John Lewis: the winning streak may be over, but it’s not a crisis

The retailer has just unveiled its worst profits for a decade but it’s still a solid business
  
  

A John Lewis shop front
The latest operating profits of £115m at John Lewis department stores were the worst in more than a decade. Photograph: Charlotte Ball/PA

It’s usually best to take a long view of the John Lewis Partnership, since that is how the employee-owned retailer tries to manage itself.

The verdict on the department store side, as opposed to Waitrose supermarkets, is not pretty: the latest operating profits of £115m represent their worst outcome for more than a decade.

That is remarkable when you remember that 10 years ago, the UK was mired in a banking crisis and recession. Even in the teeth of that storm though, John Lewis’s department stores did their stuff. In 2009, operating profits were £144m, followed by £166m in 2010. A steady march to £200m, achieved in 2013, followed. In 2015, £250m was reached and, within a few million, the same score was secured every year until 2018.

Now comes a 56% plunge, a jolting end to a winning streak. “We do not believe the market conditions are cyclical,” conceded the chairman, Charlie Mayfield. You bet. The evidence is in the numbers and there is little point debating the unquantifiable contribution from Brexit worries.

But let’s not call this a crisis. The headline profit figure for the department stores looks terrible, but only half can be attributed to weaker trading; the rest comes from higher property and IT costs. The latter squeeze will ease this year, so even in a slow retail market, it’s plausible that the stores will do better than £115m next year – even if the glory days aren’t coming back in a hurry. The “never knowingly undersold” price promise may prove hideously expensive while Debenhams and House of Fraser are thrashing around in pain, but John Lewis is right to stick with what it knows.

In the meantime, Waitrose, which suffered its own jolt a year ago, is heading upwards again, with an 18% recovery in operating profits to £203m.

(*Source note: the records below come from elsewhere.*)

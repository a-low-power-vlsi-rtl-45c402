// k_acc: coarse division and accumulation of one Parcor coefficient.
//
// k[n+1] = k[n] + mu * c / P, with the division by the power estimate P
// replaced by a right shift of the cross term c by s = floor(log2 P) (from
// norm), as the design specifies. With c carrying 30 fraction bits and k 15,
// the shift is s + MU_LOG2 - 15, where mu = 2^-MU_LOG2; the value of mu and
// the clamping of the shift at zero for very small powers (which bounds the
// step) are this design's own choices. The shifted term is truncated toward
// zero (sign-magnitude truncation) and the new k is saturated to the
// symmetric 16-bit range, which keeps |k| < 1. Purely combinational.
module k_acc
  import nr_pkg::*;
#(
  parameter int unsigned WK      = 16,  // coefficient accumulator width
  parameter int unsigned WC_IN   = 36,  // width of the cross term
  parameter int unsigned WS      = 5,   // width of the shift count
  parameter int unsigned MU_LOG2 = 5    // step size mu = 2^-MU_LOG2
) (
  input  logic signed [WK-1:0]    k_old,
  input  logic signed [WC_IN-1:0] c_in,
  input  logic        [WS-1:0]    s,
  output logic signed [WK-1:0]    k_new
);

  int                 sh;
  logic signed [31:0] dk;
  logic signed [33:0] sum;
  logic signed [33:0] lim;

  always_comb begin
    sh  = int'(s) + int'(MU_LOG2) - (int'(WK) - 1);
    if (sh < 0) sh = 0;
    dk  = sm_trunc(64'(c_in), sh, WK + 1);
    sum = 34'(k_old) + 34'(dk);
    lim = (34'sd1 <<< (WK - 1)) - 34'sd1;
    if (sum > lim)       k_new = WK'(lim);
    else if (sum < -lim) k_new = WK'(-lim);
    else                 k_new = WK'(sum);
  end

endmodule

That implies a profit margin of 3.2% on sales of £6.4bn, which will very likely be better than most supermarket rivals achieve this year. That ain’t so bad, even if the loss of the Ocado deal is yet to be confronted.

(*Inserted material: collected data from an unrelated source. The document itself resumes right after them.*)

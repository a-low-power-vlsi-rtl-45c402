// tb_k_acc: self-checking test of the coarse division and coefficient
// accumulation. Random cross terms, shift counts and old coefficients,
// including values that drive the coefficient into saturation, are checked
// against k + trunc(c / 2^max(0, s + MU_LOG2 - 15)) computed with integer
// division and clamped to +/-32767.
module tb_k_acc;
  localparam int WK = 16, WC_IN = 36, WS = 5, MU = 5;

  logic signed [WK-1:0]    k_old, k_new;
  logic signed [WC_IN-1:0] c_in;
  logic        [WS-1:0]    s;
  int checks = 0, failures = 0, n_sat = 0;

  k_acc #(.WK(WK), .WC_IN(WC_IN), .WS(WS), .MU_LOG2(MU)) dut (.k_old, .c_in, .s, .k_new);

  initial begin
    longint c, k, dk, e;
    int sh;
    for (int t = 0; t < 20000; t++) begin
      k  = longint'($signed(16'($urandom()))); if (k == -32768) k = -32767;
      c  = (longint'($signed($urandom())) <<< 2) + longint'($urandom_range(0, 3));
      if (t % 3 == 0) c = c >>> $urandom_range(0, 30);
      s  = WS'($urandom_range(0, 31));
      k_old = WK'(k); c_in = WC_IN'(c);
      #1;
      sh = int'(s) + MU - 15; if (sh < 0) sh = 0;
      dk = c / (longint'(1) << sh);
      if (dk > 65535) dk = 65535;
      if (dk < -65535) dk = -65535;
      e = k + dk;
      if (e > 32767) begin e = 32767; n_sat++; end
      if (e < -32767) begin e = -32767; n_sat++; end
      checks++;
      if (longint'(k_new) != e) begin
        failures++;
        if (failures < 10) $display("FAIL k=%0d c=%0d s=%0d got %0d exp %0d", k, c, s, k_new, e);
      end
    end
    checks++;
    if (n_sat == 0) failures++;
    $display("TB_RESULT checks=%0d failures=%0d", checks, failures);
    $finish;
  end

  initial begin
    #1000000;
    failures++;
    $display("TB_RESULT checks=%0d failures=%0d", checks, failures);
    $finish;
  end

endmodule
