// norm: power-of-two approximation of the power estimate for the coarse
// division.
//
// The divisor of the Parcor update, the power estimate P, is replaced by the
// power of two 2^s with s = floor(log2 P), the position of its leading one,
// so that the division becomes a shift (the coarse division of the design).
// A leading-one detector is this design's choice for finding s. For P = 0
// the output is s = 0 with zero = 1. Purely combinational.
module norm #(
  parameter int unsigned WP = 32,
  localparam int unsigned WS = $clog2(WP)
) (
  input  logic [WP-1:0] p,
  output logic [WS-1:0] s,
  output logic          zero
);

  always_comb begin
    s    = '0;
    zero = (p == '0);
    for (int i = 0; i < WP; i++)
      if (p[i]) s = WS'(i);
  end

endmodule
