// tb_norm: self-checking test of the power-of-two approximation: for random
// and single-bit powers, 2^s <= P < 2^(s+1); for P = 0, zero is set.
module tb_norm;
  logic [31:0] p;
  logic [4:0]  s;
  logic        zero;
  int checks = 0, failures = 0;

  norm #(.WP(32)) dut (.p, .s, .zero);

  initial begin
    longint v;
    for (int t = 0; t < 5000; t++) begin
      v = (t < 32) ? (longint'(1) << t) : longint'($urandom() >> $urandom_range(0, 31));
      if (v == 0) v = 1;
      p = 32'(v);
      #1;
      checks++;
      if (zero || !((longint'(1) << s) <= v && v < (longint'(1) << (s + 1)))) begin
        failures++;
        if (failures < 10) $display("FAIL p=%0d s=%0d", v, s);
      end
    end
    p = '0;
    #1;
    checks++;
    if (!zero || s != 0) failures++;
    $display("TB_RESULT checks=%0d failures=%0d", checks, failures);
    $finish;
  end

  initial begin
    #100000;
    failures++;
    $display("TB_RESULT checks=%0d failures=%0d", checks, failures);
    $finish;
  end
endmodule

Waitrose also offers a lesson in perspective. About 25 years ago, there was lively debate about whether the then-struggling supermarket chain should be ditched. Staff on the department stores side, who tended to see themselves as partnership royalty, reckoned their bonuses were being diluted. These things swing round: without Waitrose’s improvement this year, their thin 3% bonus might well have been zero.

Another Aviva boss goes back to basics

This time last year the chief executive of insurance giant Aviva was so bullish about prospects and cash generation that he proclaimed it was time to enjoy some “fun stuff”. Mark Wilson meant acquisitions but his idea of fun also turned out to be a part-time job for himself on the board of BlackRock, a provocative extracurricular adventure given Aviva’s becalmed share price. Wilson was ousted last October.

And here’s the new man, Maurice Tulloch, who makes the Aviva gig sound less entertaining. Tulloch is talking about boring tasks like “tackling complexity” and “focusing on cost efficiency” and leaving “no stone unturned”.

No doubt Tulloch’s analysis is correct, but Aviva’s shareholders must be tearing their hair out. They’ve had a succession of supposedly back-to-basics bosses on enormous pay packages who all say, in effect, that their predecessor left the job undone. Wilson, before he prematurely declared victory for his turnaround plan, was forever saying he was on a mission to “kill complexity”. Now the task starts afresh – again.

When Aviva was created at the turn of the century via a three-way merger, the share price was £11. Today it is 419p. So, yes, there probably are more boulders to be turned over. Alternatively, the insurer is so big it defies understanding, however many millions are thrown at the chief executives.

Slow car market could put brakes on Melrose’s GKN

This time last year we were also in the midst of the highly charged £8bn Melrose/GKN hostile bid battle. What news from the victor? Well, if you can get through the thicket of provisions and accounting charges, Melrose seems pleased with what it bought. “Adjusted” pretax profits were £703m last year, which the board says was ahead of expectations.

The share price, though, is down by a fifth since the takeover closed. The Melrose crew won’t fret overly, but the timing of their purchase of a large automotive and aerospace supplier could have been better. Prospects in aerospace are reasonable, but most carmakers aren’t feeling bullish these days. Melrose assumes no revenue help from the market when it makes its deals – just as well.